OK. First, delete the water hoses from your electrical diagram, it's confusing.

Second: get a wiring diagram for the vehicle. Think of it as a road map and you'll be able to read it fine with a bit of effort. An hour searching the net on how to read a chematic will do wonders for you.

Every vehicle has a distribution junction where the positive cable branches out to feed the various circuits. Ultimately, that is where the alternator output and sense wires must go. The way it is wired now, the alternator can only sense the voltage at the battery. It will cause reduced voltage to everything.

Think of the relay as a coil and a switch. Two contacts feed the coil, and the others the switch. One side of the coil goes to ground. The other gets positive from a control. In your case, I'm guessing a toggle switch. When the coil is energized it closes the switch.

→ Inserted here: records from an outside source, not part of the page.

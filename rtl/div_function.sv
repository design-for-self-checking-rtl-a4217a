// div_function: the DCVSL function of one radix-2 division stage.
//
// One step of SRT division with a carry-save residual, d in [1/2, 1):
//   1. arithmetic shift left of the carry and sum vectors (2w[j]);
//   2. q SEL picks q[j+1] in {-1, 0, +1} from the top four bits of both;
//   3. the divisor multiple generator forms -q*d;
//   4. the CSA adds it, giving w[j+1] = 2w[j] - q*d in carry-save form;
//   5. the on-the-fly converter appends the digit to Q and QM.
// The divisor is passed on unchanged for the next stage. The block order
// and the signal names follow the design's stage diagram; the widths, the
// selection rule and the digit encoding are this implementation's.
//
// Data word (pairs, low to high): wc, ws (W = NBITS + 3 each), d, Q, QM
// (NBITS each); see dcvsl_pkg. Everything is dual-rail and combinational:
// these are the pull-down networks whose results the dynamic nodes of
// dcvsl_node hold.
module div_function
  import dcvsl_pkg::*;
#(
  parameter int unsigned NBITS  = DIV_NBITS,
  parameter int unsigned W      = NBITS + DIV_IBITS,
  parameter int unsigned NPAIRS = div_npairs(NBITS)
) (
  input  dr_t [NPAIRS-1:0] din,   // wc[j], ws[j], d, Q[j], QM[j]
  output dr_t [NPAIRS-1:0] dout   // wc[j+1], ws[j+1], d, Q[j+1], QM[j+1]
);
  dr_t [W-1:0]     wc_sh, ws_sh, qd, wc_nx, ws_nx;
  dr_t [NBITS-1:0] d, q_in, qm_in, q_nx, qm_nx;
  dr_t             qs, qm, cin;

  assign d     = din[2*W+NBITS-1:2*W];
  assign q_in  = din[2*W+2*NBITS-1:2*W+NBITS];
  assign qm_in = din[2*W+3*NBITS-1:2*W+2*NBITS];

  // Arithmetic shift left of wc (pairs W-1:0) and ws (pairs 2W-1:W): one
  // place up, a valid 0 into the low bit; the top bit leaves the word.
  assign wc_sh = {din[W-2:0], DR_0};
  assign ws_sh = {din[2*W-2:W], DR_0};

  qsel u_qsel (.wc_top(wc_sh[W-1:W-4]), .ws_top(ws_sh[W-1:W-4]), .qs(qs), .qm(qm));

  qd_gen #(.NBITS(NBITS), .W(W)) u_qd (.qs(qs), .qm(qm), .d(d), .qd(qd), .cin(cin));

  csa #(.W(W)) u_csa (.a(wc_sh), .b(ws_sh), .c(qd), .cin(cin), .sum(ws_nx), .carry(wc_nx));

  otf_conv #(.NBITS(NBITS)) u_otf (
    .qs(qs), .qm(qm), .q_in(q_in), .qm_in(qm_in), .q_out(q_nx), .qm_out(qm_nx)
  );

  assign dout = {qm_nx, q_nx, d, ws_nx, wc_nx};
endmodule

Depending on the relay, it could have more than one switch, and the switch could have normally open and normally closed contacts. If it has both N.O. and N.C. then it will have three contacts per switch. One will be common, one N.C. and the third will be N.O. for what you are doing the source voltage should go to the common, and the load goes to the N.O.

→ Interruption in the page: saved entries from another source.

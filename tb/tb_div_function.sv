// tb_div_function: random test of one division step against the integer
// reference: digit from the shifted residual tops, new residual
// wc' + ws' = 2(wc + ws) - q*d modulo 2^W, Q' = 2Q + q, QM' = Q' - 1, and
// the divisor passed on. A spacer word must give no complete word, and a
// single 11 pair at the input must give a non-code output.
module tb_div_function;
  import dcvsl_pkg::*;
  import tb_pkg::*;

  localparam int unsigned N  = DIV_NBITS;
  localparam int unsigned W  = N + DIV_IBITS;
  localparam int unsigned NP = div_npairs(N);

  dr_t [NP-1:0] din, dout;
  int checks = 0, failures = 0;

  div_function dut (.*);

  task automatic check(input logic ok, input string what);
    checks++;
    if (!ok) begin failures++; if (failures < 20) $display("FAIL: %s", what); end
  endtask

  initial begin
    longint unsigned m;
    logic [2*MAXP-1:0] p;
    m = (64'd1 << W) - 1;
    for (int i = 0; i < 2000; i++) begin
      longint unsigned wc, ws, wc2, ws2, res;
      int unsigned dv, qv, e;
      int dig;
      wc = $urandom & m;
      ws = $urandom & m;
      dv = 128 + $urandom % 128;
      qv = $urandom % (1 << N);
      din = div_word(N, wc, ws, dv, qv, (qv + (1 << N) - 1) % (1 << N));
      #1;
      p = '0;
      p[2*NP-1:0] = dout;
      check(all_valid(p, NP), "output word is all code words");
      wc2 = (wc << 1) & m;
      ws2 = (ws << 1) & m;
      dig = ref_digit(wc2, ws2, W);
      res = (wc2 + ws2 - longint'(dig * int'(dv))) & m;
      check(((dec(p, W) + (dec(p >> (2 * W), W))) & m) == res, "new residual");
      check(dec(p >> (4 * W), N) == dv, "divisor passed on");
      e = (2 * qv + (1 << N) + dig) % (1 << N);
      check(dec(p >> (4 * W + 2 * N), N) == e, "Q'");
      check(dec(p >> (4 * W + 4 * N), N) == (e + (1 << N) - 1) % (1 << N), "QM'");
    end
    din = '0;
    #1;
    // Spacer in: no output word completes and no pair is 11 (a pair whose
    // value is fixed by constant inputs, such as the second carry bit,
    // may already be valid).
    p = '0;
    p[2*NP-1:0] = dout;
    check(!all_valid(p, NP), "spacer in, no complete word out");
    check((dout & (dout >> 1) & {NP{2'b01}}) == '0, "spacer in, no 11 pair out");
    // A non-code word on a divisor bit spreads to a non-code output.
    din = div_word(N, 0, 0, 8'hc3, 0, 8'hff);
    din[2*W+3] = '{t: 1'b1, f: 1'b1};
    #1;
    p = '0;
    p[2*NP-1:0] = dout;
    check(!all_valid(p, NP), "11 at the input is not hidden");
    $display("TB_RESULT checks=%0d failures=%0d", checks, failures);
    $finish;
  end

  initial begin
    #100000;
    failures++;
    $display("TB_RESULT checks=%0d failures=%0d", checks, failures);
    $finish;
  end
endmodule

Your wire is burning up : 12 AWG is more than heavy enough for a choke (16 AWG should be ok) so you have an additional issue there somewhere. Crappy terminals or poor crimping maybe. I'm guessing the choke is wired to the N.C. relay contact, so that it is on when the relay is off and vise versa.

If I'm interpreting your diagram correctly, you are trying to use the alternator output to control or "fire" the relay. Bad idea. Wire the relay to the stock ignition or a toggle switch.